(RECORDS PROVIDED):
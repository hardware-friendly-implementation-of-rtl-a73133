// Shared constants, types and constant functions of the soft information set
// decoder.
//
// A generator matrix is passed between modules as a gmat_t: a fixed container
// of MAXK rows by MAXN columns. Row i of the code's k x n matrix G is
// g[i][n-1:0]; column j of G is bit j of every row. Rows at or above k and
// columns at or above n are zero and ignored. The container is sized for the
// largest code the decoder is evaluated with, (78,39).
//
// qr_generator(p) builds the generator matrix of the extended binary quadratic
// residue code of prime length p+1 (p = 8m-1): (8,4,4) for p = 7, the extended
// Golay (24,12,8) code for p = 23 and the (48,24,12) code for p = 47. The
// cyclic QR code of length p is generated by g(x) = gcd(e(x), x^p + 1), where
// the idempotent e(x) is the sum of x^q over the quadratic residues q mod p;
// its dimension is p - deg g = (p+1)/2. Rows are the first k shifts of g(x), an
// overall parity column is appended at position p, and Gauss-Jordan elimination
// on columns 0..k-1 (any k consecutive positions of a cyclic code are an
// information set) brings the matrix to the systematic form [I | P].
// cyclic_generator(gpoly, n, ext) does the same for any cyclic code given its
// generator polynomial, with ext = 0 leaving the code unextended.
package sid_pkg;

  localparam int MAXN = 80;
  localparam int MAXK = 40;

  typedef logic [MAXK-1:0][MAXN-1:0] gmat_t;

  // Systematic generator matrix of the cyclic code of length n generated by
  // gpoly (bit i = coefficient of x^i), optionally extended by a parity column.
  function automatic gmat_t cyclic_generator(input logic [MAXN:0] gpoly,
                                             input int n, input bit ext);
    gmat_t g;
    int    deg, k;
    logic [MAXN-1:0] tmp;
    deg = 0;
    for (int i = 0; i <= MAXN; i++) if (gpoly[i]) deg = i;
    k = n - deg;
    g = '0;
    for (int i = 0; i < k; i++) begin
      tmp = '0;
      for (int j = 0; j <= deg; j++) tmp[i+j] = gpoly[j];
      if (ext) tmp[n] = ^tmp;
      g[i] = tmp;
    end
    // Gauss-Jordan on columns 0..k-1.
    for (int c = 0; c < k; c++) begin
      int piv;
      piv = -1;
      for (int r = c; r < k; r++) if (piv < 0 && g[r][c]) piv = r;
      if (piv >= 0) begin
        tmp = g[piv]; g[piv] = g[c]; g[c] = tmp;
        for (int r = 0; r < k; r++) if (r != c && g[r][c]) g[r] = g[r] ^ g[c];
      end
    end
    return g;
  endfunction

  // Remainder of a(x) divided by b(x) over GF(2).
  function automatic logic [MAXN:0] poly_mod(input logic [MAXN:0] a,
                                             input logic [MAXN:0] b);
    int db;
    db = 0;
    for (int i = 0; i <= MAXN; i++) if (b[i]) db = i;
    for (int d = MAXN; d >= 0; d--) begin
      if (d >= db && a[d]) a = a ^ (b << (d - db));
    end
    return a;
  endfunction

  // Generator polynomial of the binary QR code of prime length p.
  function automatic logic [MAXN:0] qr_poly(input int p);
    logic [MAXN:0] a, b, t;
    a = '0;
    for (int i = 1; i < p; i++) a[(i * i) % p] = 1'b1;
    b = '0;
    b[0] = 1'b1;
    b[p] = 1'b1;
    while (b != '0) begin
      t = poly_mod(a, b);
      a = b;
      b = t;
    end
    return a;
  endfunction

  function automatic gmat_t qr_generator(input int p);
    return cyclic_generator(qr_poly(p), p, 1'b1);
  endfunction

  // Index width for n columns.
  function automatic int idx_w(input int n);
    return (n <= 2) ? 1 : $clog2(n);
  endfunction

endpackage
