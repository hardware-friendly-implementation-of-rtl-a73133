// Stage 4: candidate codeword generation.
//
// Re-encodes the k+1 candidate messages with the reduced generator matrix, c_j
// = u_j x Gr: codeword j is the XOR of the rows of Gr selected by the 1s of
// message j. As in the original article all k+1 products are formed
// combinationally and registered in one cycle.
//
// Interface: valid/ready on both sides; the levels x are carried along for the
// selection stage. Timing: a pipeline register, result valid the cycle after
// the input is accepted, full throughput.
module sid_candcw #(
  parameter int N     = 48,
  parameter int K     = 24,
  parameter int QBITS = 3
) (
  input  logic                    clk,
  input  logic                    rst_n,
  input  logic                    in_valid,
  output logic                    in_ready,
  input  logic [K:0][K-1:0]       in_u,
  input  logic [K-1:0][N-1:0]     in_gr,
  input  logic [N-1:0][QBITS-1:0] in_x,
  output logic                    out_valid,
  input  logic                    out_ready,
  output logic [K:0][N-1:0]       out_c,
  output logic [N-1:0][QBITS-1:0] out_x
);

  logic [K:0][N-1:0] c;

  always_comb
    for (int j = 0; j <= K; j++) begin
      c[j] = '0;
      for (int i = 0; i < K; i++)
        if (in_u[j][i]) c[j] = c[j] ^ in_gr[i];
    end

  assign in_ready = !out_valid || out_ready;

  always_ff @(posedge clk or negedge rst_n) begin
    if (!rst_n) begin
      out_valid <= 1'b0;
      out_c     <= '0;
      out_x     <= '0;
    end else if (in_ready) begin
      out_valid <= in_valid;
      if (in_valid) begin
        out_c <= c;
        out_x <= in_x;
      end
    end
  end

endmodule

(ASSIGNMENT): Nothing may be left out. Copy each line of the listing exactly.

(YOUR RESPONSE):
repository hardware-friendly-implementation-of-rtl-a73133
// Shared constants, types and constant functions of the soft information set
// decoder.
//
// A generator matrix is passed between modules as a gmat_t: a fixed container
// of MAXK rows by MAXN columns. Row i of the code's k x n matrix G is
// g[i][n-1:0]; column j of G is bit j of every row. Rows at or above k and
// columns at or above n are zero and ignored. The container is sized for the
// largest code the decoder is evaluated with, (78,39).
//
// qr_generator(p) builds the generator matrix of the extended binary quadratic
// residue code of prime length p+1 (p = 8m-1): (8,4,4) for p = 7, the extended
// Golay (24,12,8) code for p = 23 and the (48,24,12) code for p = 47. The
// cyclic QR code of length p is generated by g(x) = gcd(e(x), x^p + 1), where
// the idempotent e(x) is the sum of x^q over the quadratic residues q mod p;
// its dimension is p - deg g = (p+1)/2. Rows are the first k shifts of g(x), an
// overall parity column is appended at position p, and Gauss-Jordan elimination
// on columns 0..k-1 (any k consecutive positions of a cyclic code are an
// information set) brings the matrix to the systematic form [I | P].
// cyclic_generator(gpoly, n, ext) does the same for any cyclic code given its
// generator polynomial, with ext = 0 leaving the code unextended.
package sid_pkg;

  localparam int MAXN = 80;
  localparam int MAXK = 40;

  typedef logic [MAXK-1:0][MAXN-1:0] gmat_t;

  // Systematic generator matrix of the cyclic code of length n generated by
  // gpoly (bit i = coefficient of x^i), optionally extended by a parity column.
  function automatic gmat_t cyclic_generator(input logic [MAXN:0] gpoly,
                                             input int n, input bit ext);
    gmat_t g;
    int    deg, k;
    logic [MAXN-1:0] tmp;
    deg = 0;
    for (int i = 0; i <= MAXN; i++) if (gpoly[i]) deg = i;
    k = n - deg;
    g = '0;
    for (int i = 0; i < k; i++) begin
      tmp = '0;
      for (int j = 0; j <= deg; j++) tmp[i+j] = gpoly[j];
      if (ext) tmp[n] = ^tmp;
      g[i] = tmp;
    end
    // Gauss-Jordan on columns 0..k-1.
    for (int c = 0; c < k; c++) begin
      int piv;
      piv = -1;
      for (int r = c; r < k; r++) if (piv < 0 && g[r][c]) piv = r;
      if (piv >= 0) begin
        tmp = g[piv]; g[piv] = g[c]; g[c] = tmp;
        for (int r = 0; r < k; r++) if (r != c && g[r][c]) g[r] = g[r] ^ g[c];
      end
    end
    return g;
  endfunction

  // Remainder of a(x) divided by b(x) over GF(2).
  function automatic logic [MAXN:0] poly_mod(input logic [MAXN:0] a,
                                             input logic [MAXN:0] b);
    int db;
    db = 0;
    for (int i = 0; i <= MAXN; i++) if (b[i]) db = i;
    for (int d = MAXN; d >= 0; d--) begin
      if (d >= db && a[d]) a = a ^ (b << (d - db));
    end
    return a;
  endfunction

  // Generator polynomial of the binary QR code of prime length p.
  function automatic logic [MAXN:0] qr_poly(input int p);
    logic [MAXN:0] a, b, t;
    a = '0;
    for (int i = 1; i < p; i++) a[(i * i) % p] = 1'b1;
    b = '0;
    b[0] = 1'b1;
    b[p] = 1'b1;
    while (b != '0) begin
      t = poly_mod(a, b);
      a = b;
      b = t;
    end
    return a;
  endfunction

  function automatic gmat_t qr_generator(input int p);
    return cyclic_generator(qr_poly(p), p, 1'b1);
  endfunction

  // Index width for n columns.
  function automatic int idx_w(input int n);
    return (n <= 2) ? 1 : $clog2(n);
  endfunction

endpackage
repository hardware-friendly-implementation-of-rtl-a73133
// Stage 4: candidate codeword generation.
//
// Re-encodes the k+1 candidate messages with the reduced generator matrix, c_j
// = u_j x Gr: codeword j is the XOR of the rows of Gr selected by the 1s of
// message j. As in the original article all k+1 products are formed
// combinationally and registered in one cycle.
//
// Interface: valid/ready on both sides; the levels x are carried along for the
// selection stage. Timing: a pipeline register, result valid the cycle after
// the input is accepted, full throughput.
module sid_candcw #(
  parameter int N     = 48,
  parameter int K     = 24,
  parameter int QBITS = 3
) (
  input  logic                    clk,
  input  logic                    rst_n,
  input  logic                    in_valid,
  output logic                    in_ready,
  input  logic [K:0][K-1:0]       in_u,
  input  logic [K-1:0][N-1:0]     in_gr,
  input  logic [N-1:0][QBITS-1:0] in_x,
  output logic                    out_valid,
  input  logic                    out_ready,
  output logic [K:0][N-1:0]       out_c,
  output logic [N-1:0][QBITS-1:0] out_x
);

  logic [K:0][N-1:0] c;

  always_comb
    for (int j = 0; j <= K; j++) begin
      c[j] = '0;
      for (int i = 0; i < K; i++)
        if (in_u[j][i]) c[j] = c[j] ^ in_gr[i];
    end

  assign in_ready = !out_valid || out_ready;

  always_ff @(posedge clk or negedge rst_n) begin
    if (!rst_n) begin
      out_valid <= 1'b0;
      out_c     <= '0;
      out_x     <= '0;
    end else if (in_ready) begin
      out_valid <= in_valid;
      if (in_valid) begin
        out_c <= c;
        out_x <= in_x;
      end
    end
  end

endmodule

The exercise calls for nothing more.